# Snoring every night



## stevebills (Oct 9, 2007)

I must be around 286lbs and since the weight increase of a stone over a few months my snoring is very bad and is there a way to stop it as the misses is getting pissed off

or should I move into the spare room

thx Steve


----------



## RedStar (Aug 8, 2014)

stevebills said:


> I must be around 286lbs and since the weight increase of a stone over a few months my snoring is very bad and is there a way to stop it as the misses is getting pissed off
> 
> or should I move into the spare room
> 
> thx Steve


 found myself in a similar position. Ear plugs work well .


----------



## Yes (May 4, 2014)

Lose some weight.


----------



## Diegouru (Oct 31, 2010)

Get some nasal strips....


----------



## RedStar (Aug 8, 2014)

Yes said:


> Lose some weight.


 Some of us are 17 stone plus mate and fairly lean (abs). I am bulking and don't wanna lose weight. You sound like my doctor. :angry:


----------



## Quackerz (Dec 19, 2015)

Spare room mate, only option.


----------



## Major Eyeswater (Nov 2, 2013)

Mine has always been bad. I got my GP to refer me to an ENT consultant, and after a quick examination, he said "you've got a fat tongue - and that's why you snore."

Fat tongue ?!?!?!


----------



## FelonE1 (Dec 23, 2013)

I'm in the same situation atm. As soon as I relax to go sleep my tongue falls back and vibrates against the roof of my mouth. Mrs says it doesn't p1ss her off but I know it does.

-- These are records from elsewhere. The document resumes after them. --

// tb_rate_limiter: checks the leaky-bucket pacer at its default size
// (8 channels, C = 200, burst 16 words).
// A model in plain integers keeps each channel's credit and predicts, every
// cycle, whether a packet leaves and from which channel; the outputs are
// compared with it for random lengths, rates, request patterns and output
// back-pressure. Then long runs check the long-term share: a channel at
// rate r sending packets of L words must send r / 200 of the words
// (within one packet), a channel at rate 0 nothing, and after an idle time
// a channel may burst at most 16 words ahead of its rate.
module tb_rate_limiter;
  import frp_pkg::*;
  localparam int N = 8, C = 200, BURST = 16 * C;

  logic clk = 1'b0, rst = 1'b1;
  always #5 clk = ~clk;

  rate_t            rate [N];
  logic [N-1:0]     in_valid, in_ready;
  logic [7:0]       in_len [N];
  logic             out_valid, out_ready;
  logic [2:0]       out_flow;
  logic [7:0]       out_len;

  rate_limiter dut (.clk(clk), .rst(rst), .rate(rate), .in_valid(in_valid), .in_ready(in_ready),
                    .in_len(in_len), .out_valid(out_valid), .out_ready(out_ready),
                    .out_flow(out_flow), .out_len(out_len));

  int checks = 0, failures = 0;
  task automatic check(input bit ok, input string what);
    checks++;
    if (!ok) begin failures++; if (failures < 20) $display("FAIL t=%0t %s", $time, what); end
  endtask

  initial begin
    repeat (400000) @(posedge clk);
    failures++;
    $display("watchdog expired");
    $display("TB_RESULT checks=%0d failures=%0d", checks, failures);
    $finish;
  end

  // model
  int credit [N];
  int words [N];
  bit model_on = 1'b0;
  always @(posedge clk) if (model_on) begin
    int pick;
    pick = -1;
    for (int i = N - 1; i >= 0; i--)
      if (in_valid[i] && rate[i] != 0 && credit[i] >= 0) pick = i;
    check(out_valid == (pick >= 0), $sformatf("out_valid %0b, model %0d", out_valid, pick));
    if (pick >= 0) begin
      check(out_flow == 3'(pick), $sformatf("out_flow %0d, model %0d", out_flow, pick));
      check(out_len == in_len[pick], "out_len");
    end
    for (int i = 0; i < N; i++) begin
      check(in_ready[i] == (pick == i && out_ready), $sformatf("in_ready[%0d]", i));
      credit[i] = credit[i] + rate[i];
      if (credit[i] > BURST) credit[i] = BURST;
      if (pick == i && out_ready) begin
        credit[i] -= in_len[i] * C;
        words[i] += in_len[i];
      end
    end
  end

  task automatic clear_counts();
    for (int i = 0; i < N; i++) words[i] = 0;
  endtask

  initial begin
    in_valid = '0; out_ready = 1'b1;
    for (int i = 0; i < N; i++) begin rate[i] = '0; in_len[i] = 8'd1; credit[i] = 0; words[i] = 0; end
    repeat (3) @(posedge clk);
    @(negedge clk) rst = 1'b0;
    model_on = 1'b1;

    // random phase: random rates, lengths, requests and back-pressure
    for (int c = 0; c < 20000; c++) begin
      @(negedge clk);
      if (c % 500 == 0) for (int i = 0; i < N; i++) rate[i] = ($urandom % 4 == 0) ? 8'd0 : rate_t'($urandom % 201);
      for (int i = 0; i < N; i++) begin
        in_valid[i] = ($urandom % 4) != 0;
        in_len[i]   = 8'(1 + $urandom % 64);
      end
      out_ready = ($urandom % 8) != 0;
    end

    // long-term shares: four channels always ready, packets of 4 words
    @(negedge clk);
    in_valid = '0; out_ready = 1'b1;
    rate = '{8'd20, 8'd50, 8'd100, 8'd0, 8'd0, 8'd0, 8'd0, 8'd0};
    for (int i = 0; i < N; i++) in_len[i] = 8'd4;
    repeat (100) @(negedge clk);   // let debts from the random phase clear
    in_valid = 8'b0000_1111;
    clear_counts();
    begin
      repeat (40000) @(negedge clk);
      for (int i = 0; i < 3; i++) begin
        int slack;
        slack = words[i] - int'(rate[i]) * 40000 / C;
        check(slack <= 16 + 4 && slack >= -4,
              $sformatf("channel %0d sent %0d words at rate %0d, share says %0d", i, words[i], rate[i], int'(rate[i]) * 40000 / C));
      end
      check(words[3] == 0, "rate-0 channel sent nothing");
      $display("shares: %0d %0d %0d %0d words in 40000 cycles (rates 20 50 100 0)", words[0], words[1], words[2], words[3]);
    end

    // burst after idle: at most BURST_WORDS ahead of the rate
    @(negedge clk);
    in_valid = '0;
    rate = '{8'd10, 8'd0, 8'd0, 8'd0, 8'd0, 8'd0, 8'd0, 8'd0};
    repeat (2000) @(negedge clk);  // credit fills to the cap
    check(credit[0] == BURST, "credit capped at the burst limit");
    clear_counts();
    in_valid = 8'b0000_0001;
    repeat (20) @(negedge clk);
    check(words[0] >= 16 && words[0] <= 20, $sformatf("burst after idle sent %0d words", words[0]));
    in_valid = '0;
    repeat (5) @(negedge clk);

    $display("TB_RESULT checks=%0d failures=%0d", checks, failures);
    $finish;
  end
endmodule
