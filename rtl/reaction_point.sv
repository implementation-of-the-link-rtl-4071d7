// reaction_point: the source side of the scheme, between a node's DMA
// channels, its ingoing link and its switching fabric.
//
// It keeps, for each of N_FLOWS DMA channels, whether the flow is active
// and the rate it may currently send at. It generates the FRPs of its
// flows:
//   - a flow-init FRP (CR = DR = desired rate) as soon as a channel becomes
//     active, so the contention points learn of it at once;
//   - one normal FRP per RRP for every active flow, with CR = current rate
//     and DR = desired rate (the desired rate is restored at every send);
//   - a flow-stop FRP when a channel goes idle, sent only after the flow's
//     normal FRP of the current period, so the monitors' counters hold what
//     the stop subtracts.
// Packets from the ingoing link that are replies to this node's own FRPs
// (frp = 1, fw = 0, in_own high) are consumed: the returned DR, the rate
// the path allows a flow asking for its desired rate, becomes the flow's
// new current rate and is reported to the DMA. All other incoming packets
// pass to the fabric. Generated FRPs go first, since FRPs are meant to
// travel with priority.
//
// Interface: valid/ready streams with a flow-id sideband; rrp pulse;
// per-channel active levels and desired rates from the DMA; a one-cycle
// rate-feedback pulse and the per-flow current rates to the DMA.
// Timing: ingress to fabric is combinational; feedback is registered (one
// cycle). The FRP contents follow the scheme; the table, the flow-id
// sideband, the lowest-index-first order, and taking DR rather than CR as
// the new rate are this implementation's choices.
module reaction_point
  import frp_pkg::*;
#(
  parameter int unsigned N_FLOWS = 8,
  parameter int unsigned FID_W   = (N_FLOWS > 1) ? $clog2(N_FLOWS) : 1
) (
  input  logic               clk,
  input  logic               rst,
  input  logic               rrp,
  // DMA side
  input  logic [N_FLOWS-1:0] flow_active,
  input  rate_t              flow_desired [N_FLOWS],
  output rate_t              flow_rate    [N_FLOWS],
  output logic               fb_valid,
  output logic [FID_W-1:0]   fb_flow,
  output rate_t              fb_rate,
  // ingoing link
  input  logic               in_valid,
  output logic               in_ready,
  input  frp_t               in_pkt,
  input  logic [FID_W-1:0]   in_flow,
  input  logic               in_own,     // packet is addressed to this node
  // towards the switching fabric
  output logic               out_valid,
  input  logic               out_ready,
  output frp_t               out_pkt,
  output logic [FID_W-1:0]   out_flow,
  output logic               out_gen     // out_pkt was generated here
);

  logic [N_FLOWS-1:0] on;        // flow announced and not yet stopped
  logic [N_FLOWS-1:0] p_init, p_norm, p_stop, sent;
  rate_t              cur [N_FLOWS];

  // ---------------- generator selection ----------------
  logic             gen_valid;
  logic [FID_W-1:0] gen_idx;
  frp_t             gen_pkt;
  logic [1:0]       gen_type;    // 0 init, 1 normal, 2 stop

  always_comb begin
    gen_valid = 1'b0;
    gen_idx   = '0;
    gen_type  = 2'd0;
    for (int i = N_FLOWS - 1; i >= 0; i--) begin
      if (p_init[i] || p_norm[i] || (p_stop[i] && sent[i])) begin
        gen_valid = 1'b1;
        gen_idx   = FID_W'(i);
        gen_type  = p_init[i] ? 2'd0 : (p_norm[i] ? 2'd1 : 2'd2);
      end
    end
    gen_pkt      = '0;
    gen_pkt.frp  = 1'b1;
    gen_pkt.fw   = 1'b1;
    gen_pkt.init = (gen_type == 2'd0);
    gen_pkt.stop = (gen_type == 2'd2);
    gen_pkt.cr   = (gen_type == 2'd0) ? flow_desired[gen_idx] : cur[gen_idx];
    gen_pkt.dr   = flow_desired[gen_idx];
  end

  // ---------------- ingress: own replies vs pass-through ----------------
  logic own_reply;
  assign own_reply = in_own && in_pkt.frp && !in_pkt.fw && !in_pkt.stop;

  always_comb begin
    if (gen_valid) begin
      out_valid = 1'b1;
      out_pkt   = gen_pkt;
      out_flow  = gen_idx;
      out_gen   = 1'b1;
    end else begin
      out_valid = in_valid && !own_reply;
      out_pkt   = in_pkt;
      out_flow  = in_flow;
      out_gen   = 1'b0;
    end
    in_ready = own_reply ? 1'b1 : (!gen_valid && out_ready);
  end

  logic gen_fire;
  assign gen_fire = gen_valid && out_ready;

  always_ff @(posedge clk) begin
    if (rst) begin
      on       <= '0;
      p_init   <= '0;
      p_norm   <= '0;
      p_stop   <= '0;
      sent     <= '0;
      fb_valid <= 1'b0;
      fb_flow  <= '0;
      fb_rate  <= '0;
      for (int i = 0; i < N_FLOWS; i++) cur[i] <= '0;
    end else begin
      fb_valid <= 1'b0;
      for (int i = 0; i < N_FLOWS; i++) begin
        // a channel that starts announces itself with flow-init
        if (flow_active[i] && !on[i] && !p_init[i]) begin
          p_init[i] <= 1'b1;
          cur[i]    <= flow_desired[i];
        end
        // a channel that stops will send flow-stop after its normal FRP
        if (!flow_active[i] && on[i]) p_stop[i] <= 1'b1;
        if (rrp) begin
          sent[i] <= 1'b0;
          if (on[i]) p_norm[i] <= 1'b1;
        end
      end
      if (gen_fire) begin
        unique case (gen_type)
          2'd0: begin
            p_init[gen_idx] <= 1'b0;
            on[gen_idx]     <= 1'b1;
            sent[gen_idx]   <= 1'b1;
          end
          2'd1: begin
            p_norm[gen_idx] <= 1'b0;
            if (!rrp) sent[gen_idx] <= 1'b1;
          end
          default: begin
            p_stop[gen_idx] <= 1'b0;
            on[gen_idx]     <= 1'b0;
            p_norm[gen_idx] <= 1'b0;
          end
        endcase
      end
      if (in_valid && own_reply && on[in_flow]) begin
        cur[in_flow] <= in_pkt.dr;
        fb_valid     <= 1'b1;
        fb_flow      <= in_flow;
        fb_rate      <= in_pkt.dr;
      end
    end
  end

  always_comb
    for (int i = 0; i < N_FLOWS; i++) flow_rate[i] = cur[i];

endmodule
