// tb_reaction_point: self-checking test of the source-side reaction point
// with its default eight flows.
// Directed steps check: a flow-init FRP as soon as a channel starts
// (CR = DR = desired rate, lowest flow first when several start), one
// normal FRP per active flow at each RRP (CR = current rate, DR = desired),
// consumption of a reply to an own FRP with the returned DR reported to the
// DMA one cycle later and used as the next CR, pass-through of other
// traffic (held back while generated FRPs wait), and a flow-stop that
// waits for the flow's normal FRP of the period.
// A random phase then runs 300 short periods with channels starting and
// stopping, random replies, foreign packets and output back-pressure, and
// checks the rules as invariants against a small model of the flows:
// flow-init only for a channel that became active (CR = DR = desired),
// flow-stop only for one that went idle and never before the flow's normal
// FRP of the period, exactly one normal FRP per announced flow per period
// (CR = last fed-back rate, DR = desired), feedback equal to the returned
// DR, and all other packets passed unchanged and in order.
module tb_reaction_point;
  import frp_pkg::*;
  localparam int unsigned N = 8;
  localparam int unsigned FID_W = 3;

  logic clk = 1'b0, rst = 1'b1;
  always #5 clk = ~clk;

  logic             rrp = 1'b0;
  logic [N-1:0]     flow_active = '0;
  rate_t            flow_desired [N];
  rate_t            flow_rate    [N];
  logic             fb_valid;
  logic [FID_W-1:0] fb_flow;
  rate_t            fb_rate;
  logic             in_valid = 1'b0, in_ready, in_own = 1'b0;
  frp_t             in_pkt = '0;
  logic [FID_W-1:0] in_flow = '0;
  logic             out_valid, out_ready = 1'b1, out_gen;
  frp_t             out_pkt;
  logic [FID_W-1:0] out_flow;

  reaction_point dut (.*);

  int checks = 0, failures = 0;
  task automatic check(input bit ok, input string what);
    checks++;
    if (!ok) begin failures++; $display("FAIL t=%0t %s", $time, what); end
  endtask

  initial begin
    repeat (40000) @(posedge clk);
    failures++;
    $display("watchdog expired");
    $display("TB_RESULT checks=%0d failures=%0d", checks, failures);
    $finish;
  end

  typedef struct { frp_t p; int f; bit g; } obs_t;
  obs_t got [$];
  int   fb_seen = 0;
  bit random_phase = 1'b0;
  always @(posedge clk) if (!rst && !random_phase) begin
    if (out_valid && out_ready) got.push_back('{out_pkt, int'(out_flow), out_gen});
    if (fb_valid) fb_seen++;
  end

  function automatic frp_t gen(bit init, bit stop, int cr, int dr);
    frp_t p;
    p = '0; p.frp = 1; p.fw = 1; p.init = init; p.stop = stop;
    p.cr = rate_t'(cr); p.dr = rate_t'(dr);
    return p;
  endfunction

  task automatic expect_out(frp_t p, int f, bit g, string what);
    int n;
    n = 0;
    while (got.size() == 0 && n < 50) begin @(negedge clk); n++; end
    if (got.size() == 0) check(0, {what, ": nothing sent"});
    else begin
      obs_t o;
      o = got.pop_front();
      check(o.p == p && o.f == f && o.g == g,
            $sformatf("%s: got %h flow %0d gen %0d, expected %h flow %0d gen %0d",
                      what, o.p, o.f, o.g, p, f, g));
    end
  endtask

  task automatic pulse_rrp();
    @(negedge clk); rrp = 1'b1; @(negedge clk); rrp = 1'b0;
  endtask

  // ---------------- random phase ----------------
  bit    announced [N];   // init seen, stop not yet
  bit    owed [N];        // announced at the last RRP, normal FRP not yet seen
  int    normals [N];     // normal FRPs of the flow in this period
  int    model_rate [N];
  frp_t  passq [$];
  bit    in_took = 1'b0;
  typedef struct { int f; int r; } fb_t;
  fb_t   fbq [$];             // expected feedback: flow, returned DR  // the ingress handshake of the last clock edge
  int    n_rand_init = 0, n_rand_stop = 0, n_rand_norm = 0, n_rand_fb = 0, n_rand_pass = 0;

  always @(posedge clk) if (random_phase) begin
    if (fb_valid) begin
      n_rand_fb++;
      check(fbq.size() != 0, "feedback follows a consumed reply");
      if (fbq.size() != 0) begin
        fb_t e;
        e = fbq.pop_front();
        check(int'(fb_flow) == e.f && int'(fb_rate) == e.r,
              $sformatf("feedback flow %0d rate %0d, expected flow %0d rate %0d (the returned DR)", fb_flow, fb_rate, e.f, e.r));
        model_rate[e.f] = e.r;
      end
    end else check(fbq.size() == 0, "feedback one cycle after the reply");
    if (rrp) for (int f = 0; f < N; f++) begin
      if (announced[f]) check(!owed[f], $sformatf("flow %0d missed its normal FRP of a period", f));
      owed[f] = announced[f];
      normals[f] = 0;
    end
    in_took = in_valid && in_ready;
    if (in_took && in_own && in_pkt.frp && !in_pkt.fw && !in_pkt.stop && announced[in_flow])
      fbq.push_back('{f: int'(in_flow), r: int'(in_pkt.dr)});
    // pass-through is combinational: record the input before the output
    // replies to own FRPs are consumed (a stop flag marks no reply)
    if (in_valid && in_ready && !(in_own && in_pkt.frp && !in_pkt.fw && !in_pkt.stop)) passq.push_back(in_pkt);
    if (out_valid && out_ready) begin
      int f;
      f = int'(out_flow);
      if (!out_gen) begin
        check(passq.size() != 0 && out_pkt == passq[0], $sformatf("passed packet unchanged and in order: %h flow %0d, expected %h (queue %0d)", out_pkt, out_flow, passq.size() ? passq[0] : frp_t'(0), passq.size()));
        if (passq.size() != 0) void'(passq.pop_front());
        n_rand_pass++;
      end else if (out_pkt.init) begin
        check(!announced[f] && flow_active[f], $sformatf("init of flow %0d only when it starts", f));
        check(out_pkt.cr == flow_desired[f] && out_pkt.dr == flow_desired[f] && out_pkt.fw && out_pkt.frp,
              "init carries CR = DR = desired");
        announced[f] = 1'b1;
        owed[f] = 1'b0;
        model_rate[f] = flow_desired[f];
        n_rand_init++;
      end else if (out_pkt.stop) begin
        check(announced[f] && !flow_active[f], $sformatf("stop of flow %0d only when it went idle", f));
        check(!owed[f], $sformatf("stop of flow %0d after its normal FRP of the period", f));
        check(out_pkt.cr == rate_t'(model_rate[f]), "stop carries the current rate");
        announced[f] = 1'b0;
        n_rand_stop++;
      end else begin
        check(announced[f], $sformatf("normal FRP only for announced flow %0d", f));
        check(normals[f] == 0, $sformatf("one normal FRP per period for flow %0d", f));
        check(out_pkt.cr == rate_t'(model_rate[f]) && out_pkt.dr == flow_desired[f] && out_pkt.fw,
              $sformatf("normal FRP of flow %0d: CR %0d (model %0d), DR %0d", f, out_pkt.cr, model_rate[f], out_pkt.dr));
        normals[f]++;
        owed[f] = 1'b0;
        n_rand_norm++;
      end
    end
  end

  task automatic run_random();
    @(negedge clk);
    flow_active = '0;
    repeat (60) @(negedge clk);
    random_phase = 1'b1;
    for (int f = 0; f < N; f++) begin
      announced[f] = 0; owed[f] = 0; normals[f] = 0; model_rate[f] = 0;
      flow_desired[f] = rate_t'(1 + $urandom % 250);
    end
    for (int per = 0; per < 300; per++) begin
      for (int c = 0; c < 80; c++) begin
        @(negedge clk);
        rrp = (c == 0);
        // one channel may start or stop per period, mid-period, once settled
        if (c == 20) begin
          int f;
          f = $urandom % N;
          if (announced[f] == flow_active[f]) flow_active[f] = ~flow_active[f];
        end
        out_ready = ($urandom % 4) != 0;
        if (!in_valid || in_took) begin
          in_valid = ($urandom % 3) == 0;
          in_pkt   = frp_t'($urandom);
          in_flow  = 3'($urandom % N);
          in_own   = $urandom % 2;
          // replies to own flows only for announced flows
          if (in_own && in_pkt.frp && !in_pkt.fw && !announced[in_flow]) in_own = 1'b0;
        end
      end
    end
    @(negedge clk);
    rrp = 1'b0; in_valid = 1'b0; out_ready = 1'b1;
    repeat (100) @(negedge clk);
    for (int f = 0; f < N; f++)
      check(announced[f] == flow_active[f], $sformatf("flow %0d announced state matches the channel", f));
    check(passq.size() == 0, "every passed packet came out");
    $display("random phase: init=%0d stop=%0d normal=%0d feedback=%0d passed=%0d",
             n_rand_init, n_rand_stop, n_rand_norm, n_rand_fb, n_rand_pass);
    check(n_rand_init > 20 && n_rand_stop > 20 && n_rand_fb > 100 && n_rand_pass > 100,
          "random phase exercised every kind of packet");
  endtask

  initial begin
    for (int i = 0; i < N; i++) flow_desired[i] = rate_t'(10 * (i + 1));
    repeat (3) @(posedge clk);
    @(negedge clk) rst = 1'b0;

    // a channel starts: flow-init at once
    flow_desired[2] = 120;
    flow_active[2] = 1'b1;
    expect_out(gen(1, 0, 120, 120), 2, 1, "init flow 2");
    check(flow_rate[2] == 120, "flow 2 starts at its desired rate");

    // two channels start together, pass-through waits for both inits
    out_ready = 1'b0;
    @(negedge clk);
    flow_active[0] = 1'b1; flow_active[5] = 1'b1;
    in_valid = 1'b1; in_pkt = '0; in_pkt.cr = 8'h33; in_flow = 3'd6; in_own = 1'b0;
    @(negedge clk); @(negedge clk);
    check(!in_ready, "ingress held while generated FRPs wait");
    out_ready = 1'b1;
    expect_out(gen(1, 0, 10, 10), 0, 1, "init flow 0");
    expect_out(gen(1, 0, 60, 60), 5, 1, "init flow 5");
    expect_out(in_pkt, 6, 0, "payload passes after the inits");
    @(negedge clk); in_valid = 1'b0;
    repeat (2) @(negedge clk);
    got.delete();

    // RRP: one normal FRP per active flow
    pulse_rrp();
    expect_out(gen(0, 0, 10, 10), 0, 1, "rrp flow 0");
    expect_out(gen(0, 0, 120, 120), 2, 1, "rrp flow 2");
    expect_out(gen(0, 0, 60, 60), 5, 1, "rrp flow 5");

    // reply to an own FRP: consumed, fed back, used as the next CR
    @(negedge clk);
    in_valid = 1'b1; in_own = 1'b1; in_flow = 3'd2;
    in_pkt = '0; in_pkt.frp = 1; in_pkt.fw = 0; in_pkt.cr = 50; in_pkt.dr = 70;
    #1 check(in_ready && !out_valid, "own reply consumed, not forwarded");
    @(negedge clk); in_valid = 1'b0; in_own = 1'b0;
    check(fb_valid && fb_flow == 2 && fb_rate == 70, "rate feedback to the DMA");
    check(flow_rate[2] == 70, "flow 2 current rate updated");
    // a reply for another node passes through
    @(negedge clk);
    in_valid = 1'b1; in_own = 1'b0; in_flow = 3'd1;
    in_pkt = '0; in_pkt.frp = 1; in_pkt.fw = 0; in_pkt.cr = 9; in_pkt.dr = 9;
    expect_out(in_pkt, 1, 0, "foreign reply passes");
    @(negedge clk); in_valid = 1'b0;
    repeat (2) @(negedge clk);
    got.delete();

    // flow 5 stops after its FRP of this period: stop at once
    flow_active[5] = 1'b0;
    expect_out(gen(0, 1, 60, 60), 5, 1, "stop flow 5");
    // flow 0 stops before its FRP of the next period has gone out
    out_ready = 1'b0;
    pulse_rrp();
    flow_active[0] = 1'b0;
    @(negedge clk);
    out_ready = 1'b1;
    expect_out(gen(0, 0, 10, 10), 0, 1, "normal FRP of flow 0 before its stop");
    expect_out(gen(0, 1, 10, 10), 0, 1, "stop flow 0 right after its normal FRP");
    expect_out(gen(0, 0, 70, 120), 2, 1, "flow 2 sends CR=fed-back rate, DR=desired");
    repeat (5) @(negedge clk);
    check(got.size() == 0, "nothing else sent");

    // next period: only flow 2 remains
    pulse_rrp();
    expect_out(gen(0, 0, 70, 120), 2, 1, "only flow 2 left");
    repeat (5) @(negedge clk);
    check(got.size() == 0 && fb_seen == 1, "no extra packets or feedback");

    run_random();

    $display("TB_RESULT checks=%0d failures=%0d", checks, failures);
    $finish;
  end
endmodule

Tried a throat spray which did fvxk all except give me a sore throat


----------



## Yes (May 4, 2014)

Simon 88 said:


> Some of us are 17 stone plus mate and fairly lean (abs). I am bulking and don't wanna lose weight. You sound like my doctor. :angry:


 I had a similar problem when I was fat. Sleeping on my side helped.


----------



## andyboro (Oct 1, 2006)

Yes said:


> I had a similar problem when I was fat. Sleeping on my side helped.


 Same here. . Mrs gives me a swift kick, I turn onto my side and the snoring stops.


----------



## Fluke82 (Sep 10, 2015)

Major Eyeswater said:


> Mine has always been bad. I got my GP to refer me to an ENT consultant, and after a quick examination, he said "you've got a fat tongue - and that's why you snore."
> 
> Fat tongue ?!?!?!


 Wife/gf must be happy


----------



## stevebills (Oct 9, 2007)

andyboro said:


> Same here. . Mrs gives me a swift kick, I turn onto my side and the snoring stops.


 I still snore on the side so I will buy the mouth guard u chaps recommended and c how it goes

thx

steve


----------



## stevebills (Oct 9, 2007)

Diegouru said:


> Get some nasal strips....


 Tried them they don't work for me


----------



## Mergal (Nov 7, 2013)

my misses has been complaining about my snooring for as long as i can remember! its got worse since ive been clean

i got one of those sleep recorders to see for myself and i snoar like a dinosoar, the only problem it would appear i have osa sleep apnea, which my misses has been telling me for years and i wouldnt listen, have a apointment at the docs for a referal!


----------



## Major Eyeswater (Nov 2, 2013)

Drogon said:


> Wife/gf must be happy


 I was waiting for someone to say that 

Wife gets the best of both worlds. I've got a fat tongue - and her g/f has a really long one


----------



## Kristina (Apr 12, 2014)

Yeah it's just one of those things; it sucks but particularly in the BB world it's just something you have to deal with unless you're one of the very lucky ones who finds that mouth guard or sleeping position helps. Most of the time those things are useless and if you're in a long term relationship, honestly one of the best solutions is a spare room; it's not as bad as it sounds... to sleep in a separate room when you need to can be far more valuable for your (and her) quality of sleep. It works pretty damn well for us during phases. I tried earplugs once... f that, can't stand them! :lol:


----------